We need to determine whether this is a maximum or a minimum value of
the function $V$. We do this using the Hessian matrix for $V$:
\[H=\mtx{\pdiffFs{V}{y}}{\pdiffFII{V}{y}{z}}{\pdiffFII{V}{z}{y}}{\pdiffFs{V}{z}}\]
In this case:
\[H=\cmtx{-2z}{9-2y-2z}{9-2y-2z}{-2y}\]
At the stationary point $y=z=3$, this becomes:
\[H=\cmtx{-6}{-3}{-3}{-6}\]

If $y=z=3$ is a maximum then Hessian is negative definite at
this point\footnote{If the point were a minimum, then the matrix would
be positive definite, i.e. the eigenvalues would both be positive.}. A matrix is
{\em negative definite} if its eigenvalues are all negative.
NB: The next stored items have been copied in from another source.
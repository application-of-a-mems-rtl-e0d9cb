// Testbench for sha512_core: the FIPS 180-4 example messages "abc" (one block) and the
// 896-bit "abcdefghbcdefghi..." message (two blocks, the second chained), padded here,
// against their published digests. Also checks the 81-cycle block latency and that
// ready is low while a block is processed.
module tb_sha512_core;

  logic          clk = 1'b0, rst_n = 1'b0;
  logic          start = 1'b0, first = 1'b0, ready, done;
  logic [1023:0] blk = '0;
  logic [511:0]  dig;
  int            checks = 0, failures = 0;

  localparam logic [511:0] D_ABC = 512'hddaf35a193617abacc417349ae20413112e6fa4e89a97ea20a9eeee64b55d39a2192992a274fc1a836ba3c23a3feebbd454d4423643ce80e2a9ac94fa54ca49f;
  localparam logic [511:0] D_TWO = 512'h8e959b75dae313da8cf4f72814fc143f8f7779c6eb9f7fa17299aeadb6889018501d289e4900f7e4331b99dec4b5433ac7d329eeb6dd26545e96e55b874be909;

  sha512_core dut (.clk, .rst_n, .start_i(start), .first_i(first), .block_i(blk),
                   .ready_o(ready), .done_o(done), .digest_o(dig));

  always #5 clk = ~clk;

  initial begin
    #100000;
    failures++;
    $display("TB_RESULT checks=%0d failures=%0d", checks, failures);
    $finish;
  end

  task automatic check(input bit ok, input string what);
    checks++;
    if (!ok) begin failures++; $display("FAIL: %s", what); end
  endtask

  task automatic hash_block(input logic [1023:0] b, input bit f);
    int cycles;
    @(negedge clk);
    blk = b; first = f; start = 1'b1;
    @(negedge clk);
    start = 1'b0; blk = '0;
    check(!ready, "busy after start");
    cycles = 0;
    while (!done) begin @(negedge clk); cycles++; end
    check(cycles == 81, $sformatf("block latency %0d", cycles));
    check(ready, "ready again when done");
  endtask

  initial begin
    string m;
    logic [2047:0] two;
    repeat (2) @(posedge clk);
    rst_n = 1'b1;
    hash_block({"abc", 8'h80, 864'd0, 128'd24}, 1'b1);
    check(dig == D_ABC, $sformatf("SHA-512(abc) = %h", dig));
    m = "abcdefghbcdefghicdefghijdefghijkefghijklfghijklmghijklmnhijklmnoijklmnopjklmnopqklmnopqrlmnopqrsmnopqrstnopqrstu";
    two = '0;
    for (int i = 0; i < 112; i++) two[2047 - 8*i -: 8] = m[i];
    two[2047 - 8*112 -: 8] = 8'h80;
    two[127:0] = 128'd896;
    hash_block(two[2047:1024], 1'b1);
    hash_block(two[1023:0], 1'b0);
    check(dig == D_TWO, "SHA-512 of the two-block message");
    // the first flag restarts the chain
    hash_block({"abc", 8'h80, 864'd0, 128'd24}, 1'b1);
    check(dig == D_ABC, "first block restarts from H0");
    $display("TB_RESULT checks=%0d failures=%0d", checks, failures);
    $finish;
  end
endmodule
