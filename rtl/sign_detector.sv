// Sign detection: turns a DC-free noise sample into one raw random bit.
//
// Implements b = (1 + sign(v)) / 2, registered: a positive sample gives 1, a negative one
// 0. The document's formula gives 1/2 for an exact zero; this design maps zero to 1.
// One bit per in_valid_i, one clock of latency.
module sign_detector #(
  parameter int unsigned W = 26
) (
  input  logic                clk,
  input  logic                rst_n,
  input  logic                in_valid_i,
  input  logic signed [W-1:0] in_i,
  output logic                bit_valid_o,
  output logic                bit_o
);

  always_ff @(posedge clk or negedge rst_n) begin
    if (!rst_n) begin
      bit_valid_o <= 1'b0;
      bit_o       <= 1'b0;
    end else begin
      bit_valid_o <= in_valid_i;
      if (in_valid_i) bit_o <= (in_i >= 0);
    end
  end

endmodule
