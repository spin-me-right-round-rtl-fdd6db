// rs_sbox_ser: AES S-box with bit-serial loading and unloading, built from one
// 8-to-1 Boolean function S* (normal basis beta = 133).
//
// The S-box is driven by a command op each cycle (see sbox_op_e):
//   SB_LOAD       shift input bit x_i into R1 and the next result bit out of
//                 R2 (y_i is the bit leaving R2 in that cycle, MSB first);
//   SB_LOAD_LAST  the 8th input bit: p2n is applied to the seven bits in R1
//                 and x_i, and the result is written back into R1;
//   SB_CALC       one evaluation step: S*(R1) is computed and R1 rotates. The
//                 first seven results are shifted into R2; in the 8th step
//                 n2p (with the AES affine map) is applied to R2 and the last
//                 S* output and written back into R2.
// Input bits arrive MSB first. One S-box evaluation therefore takes 16
// cycles (8 loading, 8 computing), and the result is shifted out during the
// eight loading cycles of the next evaluation. A drain of the last result is
// eight SB_LOAD cycles with a don't-care input.
//
// R1 and R2 are 8-bit registers whose parallel write paths carry p2n and
// n2p, as in the reference design. A 3-bit counter of the computing steps
// sits inside the S-box here (this design's choice), so the controller only
// has to issue eight SB_CALC commands.
module rs_sbox_ser
  import aes_rs_pkg::*;
(
  input  logic     clk,
  input  logic     rst_n,
  input  sbox_op_e op,
  input  logic     x_i,
  output logic     y_i
);
  localparam logic [255:0] SSTAR_TT = anf_to_tt(SSTAR_ANF_133);

  logic [7:0] r1, r2;
  logic [2:0] step;
  logic       s_bit;

  assign s_bit = SSTAR_TT[r1];
  assign y_i   = r2[7];

  always_ff @(posedge clk or negedge rst_n) begin
    if (!rst_n) begin
      r1   <= '0;
      r2   <= '0;
      step <= '0;
    end else begin
      unique case (op)
        SB_LOAD: begin
          r1   <= {r1[6:0], x_i};
          r2   <= {r2[6:0], 1'b0};
          step <= '0;
        end
        SB_LOAD_LAST: begin
          r1   <= lin8(P2N_133, {r1[6:0], x_i});
          r2   <= {r2[6:0], 1'b0};
          step <= '0;
        end
        SB_CALC: begin
          r1   <= rotl8(r1);
          step <= step + 3'd1;
          if (step == 3'd7) r2 <= lin8(N2P_133, {r2[6:0], s_bit}) ^ AES_AFFINE_C;
          else              r2 <= {r2[6:0], s_bit};
        end
        default: ;
      endcase
    end
  end
endmodule
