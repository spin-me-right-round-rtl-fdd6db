// tb_rs_sbox_ser: all 256 inputs of the bit-serial rotational S-box, in a
// continuous stream: 8 load cycles (shifting the next input in and the
// previous result out, MSB first) and 8 compute cycles per byte, i.e. one
// result every 16 cycles. Results are compared with the reference S-box.
module tb_rs_sbox_ser;
  import aes_ref_pkg::*;
  import aes_rs_pkg::*;

  logic     clk = 1'b0, rst_n = 1'b0, x_i = 1'b0, y_i;
  sbox_op_e op = SB_IDLE;
  int       checks = 0, failures = 0;

  always #5 clk = ~clk;

  rs_sbox_ser dut (.*);

  initial begin
    repeat (6000) @(posedge clk);
    $display("watchdog expired");
    failures++;
    $display("TB_RESULT checks=%0d failures=%0d", checks, failures);
    $finish;
  end

  initial begin
    logic [7:0] prev, got, inb;
    repeat (2) @(posedge clk);
    rst_n <= 1'b1;
    @(posedge clk);
    for (int v = 0; v <= 256; v++) begin
      inb = 8'((v * 37 + 11) % 256);  // a permutation of 0..255
      for (int b = 7; b >= 0; b--) begin
        op  <= (b == 0) ? SB_LOAD_LAST : SB_LOAD;
        x_i <= inb[b];
        @(negedge clk);
        got[b] = y_i;
        @(posedge clk);
      end
      if (v > 0) begin
        checks++;
        if (got !== sbox(prev)) begin
          failures++;
          $display("S(%02h) = %02h, expected %02h", prev, got, sbox(prev));
        end
      end
      prev = inb;
      // idle cycles between load and compute must not matter
      if (v % 5 == 0) begin op <= SB_IDLE; repeat (3) @(posedge clk); end
      repeat (8) begin op <= SB_CALC; @(posedge clk); end
    end
    op <= SB_IDLE;
    $display("TB_RESULT checks=%0d failures=%0d", checks, failures);
    $finish;
  end
endmodule
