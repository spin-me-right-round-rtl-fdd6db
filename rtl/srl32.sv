// srl32: 32-bit shift register with an addressable read port, the behaviour of
// a LUT configured as a shift register (SRLC32E).
//
// When ce is high, on the rising clock edge every bit moves up by one
// position and d enters position 0. q31 is the bit in position 31, the oldest
// one, which is also the serial output that can be chained into the next
// register. q is the bit at position a, read combinationally. The arrays of the
// bit-serial AES use one srl32 per row: position 31 is the head of the row,
// and a = 30 or a = 7 taps the bit right behind the head or eight places
// before the tail. There is no reset, as in the FPGA primitive: the contents
// are defined by loading data.
module srl32 (
  input  logic       clk,
  input  logic       ce,
  input  logic       d,
  input  logic [4:0] a,
  output logic       q,
  output logic       q31
);
  logic [31:0] mem;

  always_ff @(posedge clk)
    if (ce) mem <= {mem[30:0], d};

  assign q   = mem[a];
  assign q31 = mem[31];
endmodule
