// tb_srl32: random shifts and random read addresses against a queue model of
// the 32-bit shift register.
module tb_srl32;
  logic       clk = 1'b0, ce = 1'b0, d = 1'b0, q, q31;
  logic [4:0] a = '0;
  int         checks = 0, failures = 0;
  logic [31:0] m;

  always #5 clk = ~clk;

  srl32 dut (.*);

  initial begin
    repeat (3000) @(posedge clk);
    $display("watchdog expired");
    failures++;
    $display("TB_RESULT checks=%0d failures=%0d", checks, failures);
    $finish;
  end

  initial begin
    // fill with known data
    for (int i = 0; i < 32; i++) begin
      ce <= 1'b1; d <= 1'($urandom);
      @(posedge clk);
    end
    ce <= 1'b0;
    @(negedge clk);
    for (int i = 0; i < 32; i++) begin a = 5'(i); #1; m[i] = q; end
    for (int n = 0; n < 2000; n++) begin
      @(negedge clk);
      ce <= 1'($urandom);
      d  <= 1'($urandom);
      a  <= 5'($urandom);
      #1;
      checks += 2;
      if (q !== m[a])    begin failures++; $display("q at %0d", a); end
      if (q31 !== m[31]) begin failures++; $display("q31"); end
      @(posedge clk);
      if (ce) m = {m[30:0], d};
    end
    $display("TB_RESULT checks=%0d failures=%0d", checks, failures);
    $finish;
  end
endmodule
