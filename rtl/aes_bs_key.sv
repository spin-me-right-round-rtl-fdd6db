// aes_bs_key: key array of the bit-serial AES with the on-the-fly AES-128 key
// schedule.
//
// Four srl32 rows hold the round key, row r holding key bytes (r, c), column 0
// at the head, MSB first. Each row has its own operation (k_op_e), applied in
// front of its input (the "L" logic of the array):
//   K_CHAIN_IN   rows form a 128-bit chain, row 3 takes the external key bit;
//   K_CHAIN_ROT  the same chain closed through row 0 (the round key streams
//                past head0 and returns unchanged after 128 cycles);
//   K_ROT        the row rotates on itself;
//   K_SBOX       the row rotates and xors the S-box output into the bit (and,
//                on row 0, the Rcon bit): w0 ^= SubWord(RotWord(w3)) ^ Rcon;
//   K_ADD        the row rotates and xors in the bit eight positions behind
//                the head (read port at position 7), which is the freshly
//                updated byte of the previous column: w[c] ^= w[c-1].
// head0 streams the round key to the AddRoundKey xor; head[r] can feed the
// S-box (sbox_src selects the row).
//
// The row structure, the read port at position 7, the S-box input taken from
// the array and the S-box output and Rcon entering through the row logic follow
// the reference design; the detailed sequence of row operations is the
// controller's own (see aes_bs_ctrl).
module aes_bs_key
  import aes_rs_pkg::*;
(
  input  logic           clk,
  input  k_op_e [3:0]    op,
  input  logic           din,
  input  logic           sbox_out,
  input  logic           rcon_bit,
  input  logic [1:0]     sbox_src,
  output logic           head0,
  output logic           sbox_in
);
  logic [3:0] head, tap7, d, ce;

  for (genvar r = 0; r < 4; r++) begin : g_row
    srl32 u_row (.clk(clk), .ce(ce[r]), .d(d[r]), .a(5'd7), .q(tap7[r]), .q31(head[r]));
  end

  always_comb begin
    for (int r = 0; r < 4; r++) begin
      ce[r] = (op[r] != K_HOLD);
      unique case (op[r])
        K_CHAIN_IN:  d[r] = (r == 3) ? din     : head[(r+1)%4];
        K_CHAIN_ROT: d[r] = (r == 3) ? head[0] : head[(r+1)%4];
        K_SBOX:      d[r] = head[r] ^ sbox_out ^ ((r == 0) ? rcon_bit : 1'b0);
        K_ADD:       d[r] = head[r] ^ tap7[r];
        default:     d[r] = head[r];
      endcase
    end
  end

  assign head0   = head[0];
  assign sbox_in = head[sbox_src];
endmodule
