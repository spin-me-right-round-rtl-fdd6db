// tb_aes_bs_key: drives the key array through all ten AES-128 key-schedule
// rounds. The testbench plays the S-box: it collects the bits the array
// presents on sbox_in, computes the S-box with the reference model and feeds
// the result back on sbox_out, following the row-operation sequence of the
// controller (rotate to column 3; four S-box evaluations on k(1,3), k(2,3),
// k(3,3), k(0,3) xored into column 0 of rows 0..3 with Rcon on row 0; then
// w[c] ^= w[c-1]). After each round the key is streamed out once around the
// 128-bit ring and compared with the reference key expansion.
module tb_aes_bs_key;
  import aes_ref_pkg::*;
  import aes_rs_pkg::*;

  logic        clk = 1'b0, din = 1'b0, sbox_out = 1'b0, rcon_bit = 1'b0;
  logic [1:0]  sbox_src = '0;
  k_op_e [3:0] op = {4{K_HOLD}};
  logic        head0, sbox_in;
  int          checks = 0, failures = 0;

  always #5 clk = ~clk;

  aes_bs_key dut (.*);

  initial begin
    repeat (100000) @(posedge clk);
    $display("watchdog expired");
    failures++;
    $display("TB_RESULT checks=%0d failures=%0d", checks, failures);
    $finish;
  end

  task automatic cycle();
    @(posedge clk);
    #1;
    op = {4{K_HOLD}};
    rcon_bit = 1'b0;
  endtask

  task automatic ring(input k_op_e o, input blk_t b, output blk_t old);
    old = '0;
    for (int n = 0; n < 128; n++) begin
      op  = {4{o}};
      din = stream_bit(b, n);
      old[127 - 8*(((n/8)%4)*4 + (n/8)/4) - (n%8)] = head0;
      cycle();
    end
  endtask

  initial begin
    blk_t k, got, dummy;
    logic [7:0] rc, sin, sres;
    #1;
    for (int t = 0; t < 3; t++) begin
      k = (t == 0) ? 128'h000102030405060708090a0b0c0d0e0f : rand_blk();
      ring(K_CHAIN_IN, k, dummy);
      rc = 8'h01;
      for (int r = 1; r <= 10; r++) begin
        repeat (24) begin op = {4{K_ROT}}; cycle(); end
        sres = '0;
        for (int s = 1; s <= 5; s++) begin
          // load phase: feed row s%4, write the previous result into row s-2
          for (int b = 7; b >= 0; b--) begin
            if (s <= 4) begin
              sbox_src = 2'(s % 4);
              op[s % 4] = K_ROT;
              #1;
              sin[b] = sbox_in;
            end
            if (s >= 2) begin
              op[s - 2] = K_SBOX;
              sbox_out  = sres[b];
              rcon_bit  = (s == 2) ? rc[b] : 1'b0;
            end
            if (s == 5) op[0] = K_HOLD;
            cycle();
          end
          sres = sbox(sin);
          if (s <= 4) repeat (8) begin op[0] = K_ROT; cycle(); end
        end
        repeat (24) begin op = {4{K_ADD}}; cycle(); end
        k = next_key(k, rc);
        ring(K_CHAIN_ROT, '0, got);
        checks++;
        if (got !== k) begin
          failures++;
          $display("round %0d key %032h expected %032h", r, got, k);
        end
        rc = gmul(rc, 8'h02);
      end
    end
    $display("TB_RESULT checks=%0d failures=%0d", checks, failures);
    $finish;
  end
endmodule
Eigenvalues of $H$ are found by looking for values of $\lambda$ in
$|H-\lambda I|=0$, i.e.
\[|H-\lambda I|=\determinant{\cmtx{-6-\lambda}{-3}{-3}{-6-\lambda}}=0\]
Thus $(\lambda+6)^2-9=0$ or $\lambda^2+12\lambda+27=0$, the solutions
of which are:
\[\lambda = -3,-9\]
So:
\begin{itemize}
\item eigenvalues both negative
\item [$\Rightarrow$] Hessian is negative definite at $y=3$,$z=3$
\item [$\Rightarrow$] $y=3$,$z=3$ is a maximum solution to original problem
\end{itemize}
}


\end{enumerate}

\end{document}